Going through the entries below, work out how many lines have the string "parameter" in them. Give the number and nothing more.

**** MATERIAL SUPPLIED ****

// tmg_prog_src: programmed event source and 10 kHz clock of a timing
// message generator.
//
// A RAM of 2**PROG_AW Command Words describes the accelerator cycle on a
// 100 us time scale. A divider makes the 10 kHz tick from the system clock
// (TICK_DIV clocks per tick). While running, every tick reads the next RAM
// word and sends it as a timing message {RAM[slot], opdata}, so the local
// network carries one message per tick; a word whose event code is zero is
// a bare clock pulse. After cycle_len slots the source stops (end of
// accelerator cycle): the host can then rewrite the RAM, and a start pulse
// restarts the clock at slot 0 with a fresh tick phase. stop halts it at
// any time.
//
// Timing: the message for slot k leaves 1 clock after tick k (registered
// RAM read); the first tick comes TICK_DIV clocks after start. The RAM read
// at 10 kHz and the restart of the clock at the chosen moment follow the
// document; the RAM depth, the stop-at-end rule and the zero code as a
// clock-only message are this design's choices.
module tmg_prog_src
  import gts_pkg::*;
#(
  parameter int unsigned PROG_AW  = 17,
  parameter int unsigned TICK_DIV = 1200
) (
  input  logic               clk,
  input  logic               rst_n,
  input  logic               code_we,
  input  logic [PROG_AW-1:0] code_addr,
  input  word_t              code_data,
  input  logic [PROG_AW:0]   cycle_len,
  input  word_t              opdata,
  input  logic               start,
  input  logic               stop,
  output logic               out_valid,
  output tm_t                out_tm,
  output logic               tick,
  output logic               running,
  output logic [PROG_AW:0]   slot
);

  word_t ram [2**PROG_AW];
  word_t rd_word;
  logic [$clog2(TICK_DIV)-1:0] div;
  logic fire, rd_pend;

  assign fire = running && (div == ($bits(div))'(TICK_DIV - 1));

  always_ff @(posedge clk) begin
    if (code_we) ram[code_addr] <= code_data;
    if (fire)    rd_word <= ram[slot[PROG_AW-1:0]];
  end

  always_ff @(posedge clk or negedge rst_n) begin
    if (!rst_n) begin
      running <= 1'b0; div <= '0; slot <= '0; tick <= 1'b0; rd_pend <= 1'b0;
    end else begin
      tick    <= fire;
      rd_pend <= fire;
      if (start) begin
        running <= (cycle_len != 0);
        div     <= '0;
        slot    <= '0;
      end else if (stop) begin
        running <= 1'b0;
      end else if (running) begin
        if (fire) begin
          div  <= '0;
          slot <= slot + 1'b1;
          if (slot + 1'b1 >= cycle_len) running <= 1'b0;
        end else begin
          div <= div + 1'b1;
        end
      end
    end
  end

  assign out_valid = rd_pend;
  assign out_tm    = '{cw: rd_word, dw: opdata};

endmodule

****

▶ [SOLUTION FOR THIS TASK]
2